Gegen Ende der Show taut dann auch das Hannoveraner Publikum auf der Tribüne endlich auf. Bei Domino Dancing steht die ganze Halle auf den Beinen und singt den Text gemeinsam mit dem Sänger: (All day, all day) Watch them all fall down, (All day, all day) Domino dancing… ein sehr bewegender Moment, welcher Neil Tennant sogar ein begeistertes Sehr gut! (auf Deutsch) entlockt. Das Publikum freut sich!
Nach dem Konzert spricht mir mein Freund S. aus der Seele: „Das Konzert hat ja all meine Erwartungen übertroffen!“. Er hatte erst wenige Tage zuvor Coldplay live in Hannover im Stadion gesehen. Dort wäre die Stimmung jedoch nicht annähernd so gut gewesen wie bei der Supertour der Pet Shop Boys.

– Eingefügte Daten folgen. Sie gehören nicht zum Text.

// wavetable_rom: the preconfigured single-cycle wavetables read by the
// wavetable oscillators and LFOs: sine, square, triangle and sawtooth, 2048
// signed 16-bit samples each (full scale +-32767), 8192 words in all.
//
// The address is {shape, phase}. Reads are synchronous with one cycle of
// latency, like a block RAM. The tables are filled at start-up from closed
// forms: the sine from an integer recurrence over the first quarter period
// (mirrored for the other three), the square as +-32767 by half period, the
// sawtooth rising linearly from -32768, the triangle rising from 0 to the peak at
// a quarter period. The 2048-sample length and the four shapes follow the
// document; the sample width and the table contents' exact scaling are this
// design's.
module wavetable_rom (
  input  logic                                clk,
  input  fmpga_pkg::wave_e                    shape,
  input  logic [fmpga_pkg::WT_AW-1:0]         phase,
  output logic signed [15:0]                  data
);
  import fmpga_pkg::*;

  logic signed [15:0] mem [4*WT_SAMPLES];

  function automatic logic signed [15:0] to_q15(longint y);   // Q30 -> Q1.15
    longint v;
    v = (y * 32767 + (64'sd1 <<< 29)) >>> 30;
    if (v > 32767) v = 32767;
    return 16'(v);
  endfunction

  function automatic logic signed [15:0] triangle_at(int i);
    int v;
    if (i < 512)       v = i * 64;
    else if (i < 1536) v = 32768 - (i - 512) * 64;
    else               v = (i - 2048) * 64;
    if (v > 32767)  v = 32767;
    if (v < -32767) v = -32767;
    return 16'(v);
  endfunction

  // Sine: the recurrence y[n+1] = 2cos(w) y[n] - y[n-1], w = 2*pi/2048, in Q30
  // over the first quarter period, mirrored into the other three quarters.
  // 2cos(w) = 2147473542 / 2^30, sin(w) = 3294193 / 2^30; error <= 1 LSB.
  initial begin
    longint y_prev, y_cur, y_next;
    logic signed [15:0] v;
    y_prev = 0;
    y_cur  = 64'sd3294193;
    mem[0]    = 16'sd0;
    mem[1024] = 16'sd0;
    for (int n = 1; n <= 512; n++) begin
      v = to_q15(y_cur);
      mem[n]        = v;
      mem[1024 - n] = v;
      mem[1024 + n] = -v;
      mem[2048 - n] = -v;
      y_next = ((64'sd2147473542 * y_cur) >>> 30) - y_prev;
      y_prev = y_cur;
      y_cur  = y_next;
    end
  end

  initial for (int i = 0; i < WT_SAMPLES; i++)
    mem[int'(WAVE_SQUARE) * WT_SAMPLES + i] = (i < WT_SAMPLES / 2) ? 16'sd32767 : -16'sd32767;

  initial for (int i = 0; i < WT_SAMPLES; i++)
    mem[int'(WAVE_TRIANGLE) * WT_SAMPLES + i] = triangle_at(i);

  initial for (int i = 0; i < WT_SAMPLES; i++)
    mem[int'(WAVE_SAW) * WT_SAMPLES + i] = 16'(i * 32 - 32768);

  always_ff @(posedge clk) data <= mem[{shape, phase}];
endmodule
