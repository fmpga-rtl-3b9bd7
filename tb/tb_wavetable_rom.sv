// tb_wavetable_rom: reads all four tables and checks them against the closed
// forms: sine within 2 LSB of 32767 sin(2 pi i / 2048) from $sin, square,
// triangle and sawtooth exactly; plus the one-cycle read latency.
module tb_wavetable_rom;
  import fmpga_pkg::*;
  logic clk = 0;
  wave_e shape = WAVE_SINE;
  logic [10:0] phase = 0;
  logic signed [15:0] data;
  int checks = 0, failures = 0;

  wavetable_rom dut (.*);
  always #5 clk = ~clk;

  function automatic int tri_ref(int i);
    int v;
    if (i < 512) v = i * 64; else if (i < 1536) v = 32768 - (i - 512) * 64; else v = (i - 2048) * 64;
    if (v > 32767) v = 32767;
    return v;
  endfunction

  initial begin
    for (int s = 0; s < 4; s++) begin
      for (int i = 0; i < 2048; i += (s == 0) ? 1 : 7) begin
        int expv, d;
        shape <= wave_e'(s); phase <= 11'(i);
        @(posedge clk); @(negedge clk);
        case (s)
          0: expv = int'($floor(32767.0 * $sin(2.0 * 3.14159265358979 * real'(i) / 2048.0) + 0.5));
          1: expv = (i < 1024) ? 32767 : -32767;
          2: expv = tri_ref(i);
          default: expv = i * 32 - 32768;
        endcase
        d = int'(data) - expv;
        checks++;
        if (d > ((s == 0) ? 2 : 0) || d < ((s == 0) ? -2 : 0)) begin
          failures++; $display("FAIL shape %0d index %0d: %0d expected %0d", s, i, data, expv);
        end
      end
    end
    $display("TB_RESULT checks=%0d failures=%0d", checks, failures);
    $finish;
  end

  initial begin
    repeat (20000) @(posedge clk);
    failures++;
    $display("FAIL watchdog");
    $display("TB_RESULT checks=%0d failures=%0d", checks, failures);
    $finish;
  end
endmodule
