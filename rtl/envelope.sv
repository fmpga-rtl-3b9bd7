// envelope: linear attack-decay-sustain-release (ADSR) envelope generator.
//
// The output is a Q2.24 value between 0 and 1 that is updated once per audio
// sample (sample_en). With t the time spent in the current stage:
//   attack   out = t / A                   until t reaches A
//   decay    out = 1 - t * (1 - S) / D      until t reaches D
//   sustain  out = S                        until note_off
//   release  out = v_i - t * v_i / R        until t reaches R, then idle at 0
// v_i is the output at the moment of the note-off, so releasing during attack or
// decay is smooth. Each division is a multiplication by 1/A, 1/D or 1/R read
// from a recip_rom, addressed by the current stage's time. The stage equations,
// the 0..4 s stage times and the 1/x table follow the document.
//
// Timing and choices of this design: t advances by the sample period (UQ3.24,
// 380/2^24 s) each sample_en. note_on restarts the attack from 0 and note_off
// enters release, in the cycle they arrive, taking priority over sample_en. The
// table is read in the cycle after a stage change, so sample_en pulses must be at
// least two cycles apart. t / A is clamped to 1, since the table is indexed by
// the time truncated to 1/2048 s.
module envelope #(
  parameter int RECIP_AW = 13
) (
  input  logic                  clk,
  input  logic                  rst,
  input  logic                  sample_en,
  input  logic                  note_on,
  input  logic                  note_off,
  input  fmpga_pkg::adsr_cfg_t  cfg,
  output fmpga_pkg::fix_t       out,
  output logic                  active     // not idle
);
  import fmpga_pkg::*;

  typedef enum logic [2:0] {ENV_IDLE, ENV_ATTACK, ENV_DECAY, ENV_SUSTAIN, ENV_RELEASE} env_state_e;
  env_state_e state;
  ufix_t      t;
  fix_t       v_i;

  // ---- reciprocal of the current stage's time ----------------------------
  ufix_t                stage_len;
  logic [RECIP_AW-1:0]  recip_addr;
  logic [31:0]          recip;

  always_comb begin
    unique case (state)
      ENV_DECAY:   stage_len = cfg.decay;
      ENV_RELEASE: stage_len = cfg.rel;
      default:     stage_len = cfg.attack;
    endcase
    // x in [0,4) s: keep the integer bits [25:24] and the top fraction bits
    recip_addr = stage_len[TIME_FRAC+1 -: RECIP_AW];
  end

  recip_rom #(.ADDR_W(RECIP_AW)) u_recip (.clk(clk), .addr(recip_addr), .data(recip));

  // ---- stage fraction t / len, clamped to 1 ------------------------------
  logic [W+32-1:0] prod;
  logic [W+32-1:0] ratio_wide;
  fix_t            ratio;       // Q2.24, 0..1
  fix_t            attack_v, decay_v, release_v;

  always_comb begin
    prod       = (W+32)'(t) * (W+32)'(recip);      // frac 24 + 20
    ratio_wide = prod >> 20;                       // frac 24
    ratio      = (ratio_wide > (W+32)'(UNIT_ONE)) ? UNIT_ONE : fix_t'(ratio_wide);
    attack_v   = ratio;
    decay_v    = UNIT_ONE - mul_unit(ratio, UNIT_ONE - cfg.sustain);
    release_v  = v_i - mul_unit(ratio, v_i);
  end

  always_ff @(posedge clk) begin
    if (rst) begin
      state <= ENV_IDLE;
      t     <= '0;
      v_i   <= '0;
      out   <= '0;
    end else if (note_on) begin
      state <= ENV_ATTACK;
      t     <= '0;
    end else if (note_off) begin
      if (state != ENV_IDLE) begin
        state <= ENV_RELEASE;
        t     <= '0;
        v_i   <= out;
      end
    end else if (sample_en) begin
      unique case (state)
        ENV_IDLE: out <= '0;
        ENV_ATTACK:
          if (t >= cfg.attack) begin
            state <= ENV_DECAY;
            t     <= '0;
            out   <= UNIT_ONE;
          end else begin
            out <= attack_v;
            t   <= t + TIME_STEP;
          end
        ENV_DECAY:
          if (t >= cfg.decay) begin
            state <= ENV_SUSTAIN;
            t     <= '0;
            out   <= cfg.sustain;
          end else begin
            out <= decay_v;
            t   <= t + TIME_STEP;
          end
        ENV_SUSTAIN: out <= cfg.sustain;
        ENV_RELEASE:
          if (t >= cfg.rel) begin
            state <= ENV_IDLE;
            t     <= '0;
            out   <= '0;
          end else begin
            out <= release_v;
            t   <= t + TIME_STEP;
          end
        default: state <= ENV_IDLE;
      endcase
    end
  end

  assign active = (state != ENV_IDLE);
endmodule
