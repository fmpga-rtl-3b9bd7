// tb_envelope: plays notes into one ADSR envelope and compares every output
// sample with a floating-point model of the four linear stages
// (attack t/A, decay 1 - t(1-S)/D, sustain S, release v_i - t v_i/R), allowing
// 1 % of full scale for the 1/x table's resolution. It also checks the length of
// each stage in samples (A, D, R divided by the sample period 1/44100 s), a
// release from the sustain level and a release in the middle of the attack.
// sample_en pulses every 3 clocks to keep the run short.
module tb_envelope;
  import fmpga_pkg::*;
  logic clk = 0, rst = 1, sample_en = 0, note_on = 0, note_off = 0;
  adsr_cfg_t cfg;
  fix_t out;
  logic active;
  int checks = 0, failures = 0;

  envelope dut (.*);
  always #5 clk = ~clk;

  localparam real TS = 380.0 / 16777216.0;   // sample period as held by the design
  real A = 0.05, D = 0.1, S = 0.5, R = 0.08;

  // model state
  typedef enum {M_IDLE, M_ATTACK, M_DECAY, M_SUSTAIN, M_RELEASE} mstate_e;
  mstate_e ms = M_IDLE;
  real mt = 0.0, mout = 0.0, mvi = 0.0;
  int stage_len [mstate_e];
  int samples_in_stage = 0;

  function automatic real to_real(fix_t v); return real'(v) / 16777216.0; endfunction

  // one audio sample: advance model then compare
  task automatic tick();
    mstate_e prev_st;
    @(posedge clk); sample_en <= 1;
    @(posedge clk); sample_en <= 0;
    prev_st = ms;
    case (ms)
      M_IDLE:    mout = 0.0;
      M_ATTACK:  if (mt >= A) begin ms = M_DECAY; mt = 0; mout = 1.0; end
                 else begin mout = mt / A; mt += TS; end
      M_DECAY:   if (mt >= D) begin ms = M_SUSTAIN; mt = 0; mout = S; end
                 else begin mout = 1.0 - mt * (1.0 - S) / D; mt += TS; end
      M_SUSTAIN: mout = S;
      M_RELEASE: if (mt >= R) begin ms = M_IDLE; mt = 0; mout = 0.0; end
                 else begin mout = mvi - mt * mvi / R; mt += TS; end
    endcase
    if (ms != prev_st) begin
      stage_len[prev_st] = samples_in_stage;
      samples_in_stage = 0;
    end
    samples_in_stage++;
    @(negedge clk);
    checks++;
    if (to_real(out) - mout > 0.01 || mout - to_real(out) > 0.01) begin
      failures++;
      if (failures < 10) $display("FAIL state %s t=%f out=%f model=%f", ms.name(), mt, to_real(out), mout);
    end
    @(posedge clk);
  endtask

  task automatic press();
    @(posedge clk); note_on <= 1; @(posedge clk); note_on <= 0;
    ms = M_ATTACK; mt = 0; samples_in_stage = 0;
  endtask
  task automatic lift();
    @(posedge clk); note_off <= 1; @(posedge clk); note_off <= 0;
    if (ms != M_IDLE) begin
      stage_len[ms] = samples_in_stage;
      ms = M_RELEASE; mt = 0; mvi = mout; samples_in_stage = 0;
    end
  endtask

  task automatic check_len(mstate_e st, real secs);
    int expn;
    expn = int'($ceil(secs / TS));
    checks++;
    if (stage_len[st] < expn || stage_len[st] > expn + 2) begin
      failures++; $display("FAIL %s lasted %0d samples, expected %0d", st.name(), stage_len[st], expn);
    end
  endtask

  initial begin
    cfg.attack  = ufix_t'(int'(A * 16777216.0));
    cfg.decay   = ufix_t'(int'(D * 16777216.0));
    cfg.sustain = fix_t'(int'(S * 16777216.0));
    cfg.rel     = ufix_t'(int'(R * 16777216.0));
    repeat (3) @(posedge clk);
    rst <= 0;
    repeat (5) tick();
    press();
    repeat (7000) tick();              // attack 2208 + decay 4415 samples, then sustain
    check_len(M_ATTACK, A);
    check_len(M_DECAY, D);
    checks++;
    if (!active) begin failures++; $display("FAIL not active in sustain"); end
    lift();
    repeat (3600) tick();              // release 3531 samples
    check_len(M_RELEASE, R);
    checks++;
    if (active || out != 0) begin failures++; $display("FAIL not idle after release"); end
    // release during attack
    press();
    repeat (1000) tick();
    lift();
    repeat (3600) tick();
    $display("TB_RESULT checks=%0d failures=%0d", checks, failures);
    $finish;
  end

  initial begin
    repeat (200000) @(posedge clk);
    failures++;
    $display("FAIL watchdog");
    $display("TB_RESULT checks=%0d failures=%0d", checks, failures);
    $finish;
  end
endmodule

Man merkt den Boys an, dass sie heutzutage mehr Spaß auf der Bühne haben als früher. Während sie auf den ersten Tourneen das klassische Popkonzert mit Tänzern und Kostümen auf ein kulturell höheres Level heben wollten, was beim Publikum (zumindest bei mir) nicht wirklich ankam, beschränken sie sich mittlerweile auf die Basics der Tanzmusik: Eine wummernde Bassdrum, pulsierende Sythesizer, eine famose Lightshow und lediglich drei Begleitmusiker/-innen, die jedoch erst zu einem späteren Zeitpunkt der Show erscheinen. Von all dem Pomp befreit zelebrieren die Pet Shop Boys auf ihren Konzerte heute die Ravekultur. Was sie von seelenlosen EDM-Acts der Neuzeit unterscheidet, die die Tiefe ihrer Lieder sowie die damit verbundenen Erinnerungen.